从一沓画纸里,郁漾抽出的是一张白色水彩纸,把它裁成了大约一张照片的大小。她想送给江辛延一个自己手绘的小摆件。
但对着纯白的纸张发呆半天后,她又毫无头绪。
白色实在太纯净,也很明亮。这种纯净,让她反而没了灵感。
如果是刚认识那会儿,她大概还会觉得,江辛延的底色就跟这张水彩纸一样,从内到外白得耀眼。
现在她觉得,江辛延更像是困在黑暗里的一团光,他偶尔蹦出的真心话总是紧绷又颓丧,可是郁漾知道,他的内心是炽热发亮的。
郁漾能勉强窥到其中原因,又无能为力帮助他,或者改变什么。
他们只是一群没有能力,也没有生活经验的高中生,能为朋友做的最大贡献,不过是认真倾听,再送上毫无作用的宽解和安慰。
白色水彩纸被郁漾换成了黑色。
漆黑的一张,让她看得入神,大脑和手指也忽然有了启示。
她拿出许久没用过的彩色铅笔,抽出白色的一支,在纸中央勾勒出一个浅淡的人影,随后开始画下一条条细密的线,从人影的四周散开。
白色的线一条条增加,她重复着这个动作,心也不知不觉沉静下来。
人影的四周,开始汇聚无数延伸的白色“光带”。
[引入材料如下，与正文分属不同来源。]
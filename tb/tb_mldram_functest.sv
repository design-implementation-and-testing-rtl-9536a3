// tb_mldram_functest: the basic cell-by-cell functional test of the chip,
// run on the full-size design.
//
// For every cell of one section and every one of the six physical cell
// levels it writes the level into the target cell, writes the next level
// (mod 6) into the cell of the following row in the same column, and reads
// the target back.  The second write makes sure the read value comes from
// the cell and not from charge left on the bitlines.  The level is the
// physical one: on an odd row, where the cell sits on the complement line,
// the thermometer code sent is the one for level 5 - k, and the expected
// read-out is that code reversed.  Each read checks all five D_OUT bits and
// the restored cell voltage (k/5 VDD).
//
// Passes:
//   1. 6 levels, section A, forward order: column 0..249 outer, row 0..11
//      inner.  3000 cells x 6 levels.
//   2. 6 levels, section E, reverse order: column 249..0, row 11..0.
//   3. 2 levels, section C, forward order: write 0/1, write the complement
//      to the next row, read back.
// The row after row 11 is taken as row 0 of the same section (this
// testbench's choice).  Columns are walked in physical order; the column
// address of physical column p is 32*(p mod 8) + p/8, the inverse of the
// chip's column scrambling.  A per-level count of good cells is printed, in
// the way the chip's test results are summarised.
module tb_mldram_functest;
  import mldram_pkg::*;

  typedef enum int {M6, M4, M3BC, M3CD, M2} mode_e;

  localparam real VDD = 1.8;
  localparam real C_CELL = 50.0;  // cell capacitance, fF
  localparam real C_SBL  = 70.0;  // one sub-bitline, fF

  logic        clk = 0;
  logic [10:0] addr = '0;
  logic xdec_en = 0, ydec_en = 0, cnct = 1, sense = 0, eq_n = 0, gen = 0;
  logic write = 0, d_in = 0;
  logic swt0_all = 0, swt0_bc = 0, swt0_cd = 0, swt1_all = 0, swt1_bc = 0, swt1_cd = 0;
  logic ref0_all = 0, ref0_12 = 0, ref0_23 = 0, ref1_all = 0, ref1_12 = 0, ref1_23 = 0;
  logic rgx1 = 0, rgx2 = 0, rgx3 = 0;
  logic d_out;

  mldram_top dut (.*);

  int checks = 0, failures = 0;
  int n_mlwrite = 0, n_refgen = 0, n_mlread = 0, n_oddrev = 0, n_db31 = 0;
  int n_idle_high = 0, n_full = 0, n_w2 = 0, n_r2 = 0, n_pattern = 0;
  bit full_share = 0;  // 4-/3-level reads: share over full-length lines before sensing
  int n_mode [5] = '{0, 0, 0, 0, 0};

  task automatic check(bit ok, string what);
    checks++;
    if (!ok) begin
      failures++;
      $display("FAIL: %s", what);
    end
  endtask

  task automatic step();
    #30;
  endtask

  function automatic int phys_of(int c);
    return (c >> 5) + (c & 31) * 8;
  endfunction

  function automatic int first_sec(mode_e m);
    case (m)
      M6:      return 0;
      M4:      return 1;
      M3BC:    return 1;
      M3CD:    return 2;
      default: return 0;
    endcase
  endfunction

  function automatic int nsec(mode_e m);
    case (m)
      M6:      return 5;
      M4:      return 3;
      default: return 2;
    endcase
  endfunction

  // horizontal switches of one polarity for the mode's sub-array
  task automatic set_h(mode_e m, bit pol, logic v);
    logic a, b, c;
    a = (m == M6 || m == M2) ? v : 1'b0;
    b = (m == M6 || m == M2 || m == M4 || m == M3BC) ? v : 1'b0;
    c = (m == M6 || m == M2 || m == M4 || m == M3CD) ? v : 1'b0;
    if (!pol) begin swt0_all = a; swt0_bc = b; swt0_cd = c; end
    else          begin swt1_all = a; swt1_bc = b; swt1_cd = c; end
  endtask

  task automatic set_v(mode_e m, bit pol, logic v);
    logic a, b, c;
    a = (m == M6 || m == M2) ? v : 1'b0;
    b = (m == M6 || m == M2 || m == M4 || m == M3BC) ? v : 1'b0;
    c = (m == M6 || m == M2 || m == M4 || m == M3CD) ? v : 1'b0;
    if (!pol) begin ref0_all = a; ref0_12 = b; ref0_23 = c; end
    else          begin ref1_all = a; ref1_12 = b; ref1_23 = c; end
  endtask

  task automatic latch_row(int sec, int wl);
    addr = {4'b0, 3'(sec), 4'(wl)};
    step();
    clk = 1; step();
    clk = 0;
  endtask

  task automatic col_addr(int sec, int c);
    addr = {3'(sec), 8'(c)};
  endtask

  // expected read-out bit i of level k in an n-section code
  function automatic logic exp_bit(int k, int n, int i, bit odd);
    return odd ? (i >= n - k) : (i < k);
  endfunction

  task automatic ml_write(mode_e m, int sec, int wl, int c, int k);
    int  n   = nsec(m);
    int  f   = first_sec(m);
    bit  odd = wl[0];
    int  p   = phys_of(c);
    real v;
    latch_row(sec, wl);
    xdec_en = 1; rgx1 = 1; step();
    eq_n = 1; step();
    sense = 1; step();
    for (int i = 0; i < n; i++) begin
      col_addr(f + i, c);
      d_in = (i < k); ydec_en = 1; write = 1; step();
      ydec_en = 0; write = 0; step();
    end
    cnct = 0; step();
    sense = 0; step();
    set_h(m, odd, 1); step();
    xdec_en = 0; step();
    set_h(m, odd, 0); rgx1 = 0; step();
    cnct = 1; eq_n = 0; step();
    // the trapped level: k/n of VDD, the complement level on an odd row
    v = dut.u_core.cell_v[sec][wl][p];
    check(v > VDD * real'(odd ? n - k : k) / real'(n) - 1e-6 &&
          v < VDD * real'(odd ? n - k : k) / real'(n) + 1e-6,
          $sformatf("mode %0d write: cell %0d/%0d/%0d holds %f for level %0d", m, sec, wl, p, v, k));
    n_mlwrite++;
    n_mode[m]++;
  endtask

  task automatic ml_read(mode_e m, int sec, int wl, int c, int k);
    int n   = nsec(m);
    int f   = first_sec(m);
    bit odd = wl[0];
    int p   = phys_of(c);
    latch_row(sec, wl);
    // reference generation
    cnct = 0; step();
    // every reference and generate wordline on: all three waveforms high
    rgx1 = 1; rgx2 = 1; rgx3 = 1; step();
    gen = 1; step();
    gen = 0; step();
    set_v(m, 0, 1); set_v(m, 1, 1); step();
    rgx1 = 0; rgx2 = 0; rgx3 = 0; step();
    for (int i = 0; i < n; i++) begin
      real r = dut.u_core.dum_c[f + i][(p / 5) * 5 + REF_ROW];
      real e = VDD * real'(2 * i + 1) / real'(2 * n);
      check(r > e - 1e-6 && r < e + 1e-6,
            $sformatf("mode %0d reference in section %0d is %f, expected %f", m, f + i, r, e));
    end
    n_refgen++;
    // precharge everything, then leave cell lines horizontal, references vertical
    set_h(m, 0, 1); set_h(m, 1, 1); step();
    cnct = 1; eq_n = 0; step();
    set_h(m, !odd, 0); set_v(m, odd, 0); step();
    eq_n = 1; step();
    xdec_en = 1; rgx2 = 1; step();
    if (full_share && m != M6) begin
      // spread both signals over full-length lines (all five sub-bitlines),
      // as a chip with 6-level line lengths would see them
      real vcell = VDD * real'(odd ? n - k : k) / real'(n);
      real vsig, e;
      set_h(M6, odd, 1); set_v(M6, !odd, 1); step();
      vsig = odd ? dut.u_core.vc[sec][p] : dut.u_core.vt[sec][p];
      e = (C_CELL * vcell + 5.0 * C_SBL * VDD / 2.0) / (C_CELL + 5.0 * C_SBL);
      check(vsig > e - 1e-6 && vsig < e + 1e-6,
            $sformatf("mode %0d full-length cell signal %f, expected %f", m, vsig, e));
      set_h(M6, odd, 0); set_v(M6, !odd, 0); step();
      n_full++;
    end
    set_h(m, odd, 0); set_v(m, !odd, 0); step();
    sense = 1; step();
    for (int i = 0; i < n; i++) begin
      col_addr(f + i, c);
      check(d_out == 1'b1, "D_OUT not high while data buses precharged");
      n_idle_high++;
      ydec_en = 1; step();
      check(d_out == exp_bit(k, n, i, odd),
            $sformatf("mode %0d read sec %0d wl %0d col %0d level %0d bit %0d: got %b",
                      m, sec, wl, c, k, i, d_out));
      ydec_en = 0; step();
    end
    n_mlread++;
    if (odd) n_oddrev++;
    if (p >= 248) n_db31++;
    // restore what was sensed
    rgx2 = 0; rgx1 = 1; step();
    cnct = 0; step();
    sense = 0; step();
    set_h(m, odd, 1); step();
    xdec_en = 0; step();
    set_h(m, odd, 0); rgx1 = 0; step();
    cnct = 1; eq_n = 0; step();
    begin
      real v = dut.u_core.cell_v[sec][wl][p];
      real e = VDD * real'(odd ? n - k : k) / real'(n);
      check(v > e - 1e-6 && v < e + 1e-6,
            $sformatf("mode %0d restore: cell holds %f, expected %f", m, v, e));
    end
  endtask

  // conventional one-bit access; rw = 1 writes d, rw = 0 reads and checks d
  task automatic bit_access(int sec, int wl, int c, logic d, bit rw);
    bit odd = wl[0];
    latch_row(sec, wl);
    set_h(M2, odd, 1); set_v(M2, !odd, 1); step();
    eq_n = 1; step();
    xdec_en = 1; step();
    set_h(M2, odd, 0); set_v(M2, !odd, 0); step();
    sense = 1; step();
    col_addr(sec, c);
    if (rw) begin
      d_in = d; ydec_en = 1; write = 1; step();
      ydec_en = 0; write = 0; step();
      n_w2++;
    end else begin
      ydec_en = 1; step();
      check(d_out == d, $sformatf("2-level read sec %0d wl %0d col %0d: got %b want %b",
                                  sec, wl, c, d_out, d));
      ydec_en = 0; step();
      n_r2++;
    end
    xdec_en = 0; step();
    sense = 0; step();
    eq_n = 0; step();
    n_mode[M2]++;
  endtask

  // a column address whose physical position lies in block rows lo..hi
  function automatic int pick_col(int lo, int hi);
    int c;
    do c = int'($urandom_range(255)); while (phys_of(c) >= 250 || phys_of(c) % 5 < lo || phys_of(c) % 5 > hi);
    return c;
  endfunction

  // column address that lands on physical column p
  function automatic int col_of(int p);
    return 32 * (p % 8) + p / 8;
  endfunction

  int good [6] = '{0, 0, 0, 0, 0, 0};
  int tried [6] = '{0, 0, 0, 0, 0, 0};

  // write, disturb, read one cell at one physical level
  task automatic cell_test6(int sec, int wl, int p, int lev);
    automatic int  c    = col_of(p);
    automatic int  nxt  = (wl + 1) % 12;
    automatic int  k    = wl[0] ? 5 - lev : lev;
    automatic int  lev2 = (lev + 1) % 6;
    automatic int  f0   = failures;
    check(phys_of(c) == p, $sformatf("column address %0d does not map to %0d", c, p));
    ml_write(M6, sec, wl, c, k);
    ml_write(M6, sec, nxt, c, nxt[0] ? 5 - lev2 : lev2);
    ml_read(M6, sec, wl, c, k);
    tried[lev]++;
    if (failures == f0) good[lev]++;
    n_pattern++;
  endtask

  initial begin
    #2_000_000_000;
    failures++;
    $display("FAIL: watchdog expired");
    $display("TB_RESULT checks=%0d failures=%0d", checks, failures);
    $finish;
  end

  int n2 = 0;

  initial begin
    step(); step();
    // pass 1: section A, forward
    for (int p = 0; p < 250; p++)
      for (int wl = 0; wl < 12; wl++)
        for (int lev = 0; lev < 6; lev++)
          cell_test6(0, wl, p, lev);
    // pass 2: section E, reverse
    for (int p = 249; p >= 0; p--)
      for (int wl = 11; wl >= 0; wl--)
        for (int lev = 0; lev < 6; lev++)
          cell_test6(4, wl, p, lev);
    // pass 3: 2 levels, section C, forward
    for (int p = 0; p < 250; p++)
      for (int wl = 0; wl < 12; wl++)
        for (int b = 0; b < 2; b++) begin
          bit_access(2, wl, col_of(p), b[0], 1'b1);
          bit_access(2, (wl + 1) % 12, col_of(p), !b[0], 1'b1);
          bit_access(2, wl, col_of(p), b[0], 1'b0);
          n2++;
        end
    for (int lev = 5; lev >= 0; lev--)
      $display("level %0d: %0d of %0d cell tests good", lev, good[lev], tried[lev]);
    check(n_pattern == 2 * 3000 * 6, "6-level functional test incomplete");
    check(n2 == 3000 * 2, "2-level functional test incomplete");
    check(n_oddrev > 0 && n_mode[M2] > 0, "odd rows or 2-level accesses missing");
    $display("cell tests: 6-level %0d, 2-level %0d", n_pattern, n2);
    $display("TB_RESULT checks=%0d failures=%0d", checks, failures);
    $finish;
  end

endmodule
等画完那些细密的线,围绕着这个人影,她开始在光带间,画下一个个色彩和大小迥异的圆形光点。
那是一片现实的无垠宇宙,也是一片由内心生出来的未知宇宙。
他喜欢的物理,是研究这片现实宇宙的学科,而他的内心也需要自己慢慢探索。
郁漾最后用笔,在那个黑色的小小人影里,画上了一颗炽热的、明亮的心。
陈明月来敲过门一次,想问郁漾要不要出去吃水果,郁漾都没听到。
陈明月扭开没锁的房门,看到她伏在桌边,对自己发出的声响居然一无所知,便轻轻带上门出去了。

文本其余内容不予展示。